劉氏一把拎起褚甜甜的脖領,禁錮住她稚嫩的雙手。
在褚甜甜的小臉上,狠扇了兩個巴掌:「小畜生,看你是活到頭了。」
小妹被打,褚清寧哪裡能袖手旁觀,剛掙脫束縛想衝上去。
卻被褚秋月一把拉住,她想著閨女剛醒過來怕她在有個意外。
「寧丫頭,娘去。「
這一刻,褚秋月看清現實。沒有銀子,娘家人是不會幫助她們娘仨,想要活命得靠自己。
劉氏絲毫沒有停手的意思,幾個巴掌甩下去,褚甜甜已經沒了反應。
「甜丫頭.....甜丫頭,這是咋的了?「褚秋月抱起小閨女,聲音中滿是驚恐。
劉氏轉向毆打褚秋月......
褚清寧陰沉著眸子,快步走到草垛後面,從空間裡拿出一把大剪刀,那剪刀足足有三十厘米長。

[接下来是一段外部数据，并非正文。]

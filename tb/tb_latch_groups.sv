// Self-checking test of the three latch groups. Random phase words and
// coarse counts are presented; the testbench plays the strobe sequence of
// one measurement (clk_latch2 at F0, clk_latch1 at R1, tot_latch, clk_latch2
// at F1, clk_latch1 at R2) and checks that in the end group2 holds the R1
// sample (TOA), group1 the R2 sample (CAL) and group3 the trailing-edge
// sample (TOT), and that inputs changing between strobes are not taken.
module tb_latch_groups;
  timeunit 1ps;
  timeprecision 1fs;
  import latric0_pkg::*;

  logic clk_latch1 = 1'b0, clk_latch2 = 1'b0, tot_latch = 1'b0;
  logic [29:0] phase = '0;
  logic [6:0]  coarse = '0;
  raw_meas_t group1, group2, group3;
  int checks = 0, failures = 0;

  latch_groups dut (.*);

  task automatic check(bit ok, string what);
    checks++;
    if (!ok) begin
      failures++;
      $display("FAIL %s at %0t", what, $realtime);
    end
  endtask

  task automatic present(output raw_meas_t v);
    phase  = 30'($urandom);
    coarse = 7'($urandom);
    v = '{coarse: coarse, fine: phase};
    #(10.0);
  endtask

  task automatic strobe(ref logic s);
    s = 1'b1;
    #(20.0);
    s = 1'b0;
    #(20.0);
  endtask

  initial begin
    raw_meas_t v_toa, v_cal, v_tot, v_junk;
    for (int i = 0; i < 50; i++) begin
      present(v_junk); strobe(clk_latch2);              // F0
      present(v_toa);  strobe(clk_latch1);              // R1: TOA
      check(group1 == v_toa, "group1 holds TOA after R1");
      present(v_tot);
      if (i % 2 == 0) strobe(tot_latch);                // short pulse: TOT early
      present(v_junk); strobe(clk_latch2);              // F1
      check(group2 == v_toa, "group2 holds TOA after F1");
      present(v_cal);  strobe(clk_latch1);              // R2: CAL
      if (i % 2 == 1) begin present(v_tot); strobe(tot_latch); end  // long pulse
      present(v_junk);                                  // ring keeps moving
      check(group1 == v_cal, "group1 = CAL");
      check(group2 == v_toa, "group2 = TOA");
      check(group3 == v_tot, "group3 = TOT");
    end
    $display("TB_RESULT checks=%0d failures=%0d", checks, failures);
    $finish;
  end

  initial begin
    #(1.0e6);
    checks++; failures++;
    $display("FAIL watchdog");
    $display("TB_RESULT checks=%0d failures=%0d", checks, failures);
    $finish;
  end
endmodule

她穿越過來,第一次用到空間裡的東西,竟然是和別人打架。
褚清寧氣勢洶洶拿著大剪刀朝劉氏走去,直接把剪刀抵在劉氏的脖頸上。
「住手。」褚清寧語氣中帶著冷冽的寒意。
劉氏愣住,還沒有明白髮生了什麼!
就感到脖頸上,傳來一陣寒涼。
「寧丫頭,我看你是傻的不透氣了,還想殺人不成?」閆老太質問著,不相信傻子褚清寧敢對大舅母下手。

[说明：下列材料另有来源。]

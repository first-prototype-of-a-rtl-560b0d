// Input selector of the TDC core. In FE mode (sel_test_pulse = 0) the
// discriminator output of the on-chip front end is timed; in test-pulse mode
// (sel_test_pulse = 1) an external digital test pulse is timed instead, which
// is how TOA and TOT transfer curves are scanned without the analog chain.
// The selection itself follows the chip's block diagram; the name and
// polarity of the select signal are this design's choice. Purely
// combinational, no clock.
module pulse_mux (
  input  logic sel_test_pulse,  // 1: test pulse, 0: front end
  input  logic fe_pulse,
  input  logic test_pulse,
  output logic pulse
);
  timeunit 1ps;
  timeprecision 1fs;

  always_comb pulse = sel_test_pulse ? test_pulse : fe_pulse;

endmodule
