// Self-checking test of the input selector: all eight input combinations,
// then random toggling, against the expected selection.
module tb_pulse_mux;
  timeunit 1ps;
  timeprecision 1fs;

  logic sel_test_pulse, fe_pulse, test_pulse, pulse;
  int checks = 0, failures = 0;

  pulse_mux dut (.*);

  task automatic check(bit ok, string what);
    checks++;
    if (!ok) begin
      failures++;
      $display("FAIL %s at %0t", what, $realtime);
    end
  endtask

  initial begin
    for (int i = 0; i < 8; i++) begin
      {sel_test_pulse, fe_pulse, test_pulse} = 3'(i);
      #(1.0);
      check(pulse == (i[2] ? i[0] : i[1]), "exhaustive");
    end
    for (int i = 0; i < 200; i++) begin
      {sel_test_pulse, fe_pulse, test_pulse} = 3'($urandom);
      #(1.0);
      check(pulse == (sel_test_pulse ? test_pulse : fe_pulse), "random");
    end
    $display("TB_RESULT checks=%0d failures=%0d", checks, failures);
    $finish;
  end

  initial begin
    #(1.0e6);
    checks++; failures++;
    $display("FAIL watchdog");
    $display("TB_RESULT checks=%0d failures=%0d", checks, failures);
    $finish;
  end
endmodule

「娘呀!寧丫頭她是個傻的,大家都知道。可千萬別和她一般見識呀!」
閆老太的話提醒了褚秋月,她開始為大閨女辯解,一邊讓大閨女放了劉氏。
對呀,我是傻子!
褚清寧像是想到了什麼,傻裡傻氣攥緊了大剪刀。
「寧丫頭快放下,她可是你大舅母咱不能犯傻......」褚秋月話還沒有說完。
閆老太指著褚清寧的鼻子罵道:「你個賤貨,翻天了。拿著把剪刀就想行兇,裝腔作勢你嚇唬誰呢?」
褚清寧懶的解釋,直接行動證明。
揮動大剪刀,用力朝劉氏大腿根部狠狠一紮。
強烈的疼痛感一下子讓劉氏,隻哇亂叫起來:「啊!賤蹄子殺人了......殺人了......」
「寧丫頭,她是長輩,你個黑心肝的真下死手!」閆老太顯然沒有料到,褚清寧會真的下手,嚇的也跟著大叫起來。
劉氏的腿不住哆嗦,褲襠處一陣濕熱感傳來。
以為是血流出來了,正心慌的厲害。快暈過去時,聽到圍觀的村婦小聲說道。
「你們快看,劉氏好像尿褲子了。」
有看熱鬧的村婦上前一步查看,立刻露出嫌棄的表情。
「咦,還真是,騷的很!」
劉氏仗著給老褚家生了兩兒子,二兒子又會讀書。一向用鼻孔看人,村裡的婦人平時沒少得罪。
平時被劉氏欺負村婦,聽到此處都上前來看笑話。
劉氏鬧個沒臉,簡直想鑽回娘胎裡重新做人。
褚清寧的動作,把褚秋月嚇的不輕。
可想到娘家人的絕情,這麼多年她對娘家的幫襯,都成了笑話。不知不覺,淚水盈盈落下。
褚秋月狠下心,站在了大閨女這邊。
劉氏疼的厲害,完全沒了羞恥心。說著狠話,讓褚清寧快點放了她。
「放了你可以,銀子拿來。」褚清寧手掌攤開。
「你不是醒了嗎,還要銀子幹嘛?」
褚清寧望向,她娘懷裡的小妹:「我小妹被你打傷,也是要看郎中的。」
「褚秋月,你給我等著。我這就去家給你們拿。」
閆老太瞧著圍觀的村民越來越多,大兒媳婦還在傻子手裡。
她怕鬧出笑話,影響她孫子以後光宗耀祖。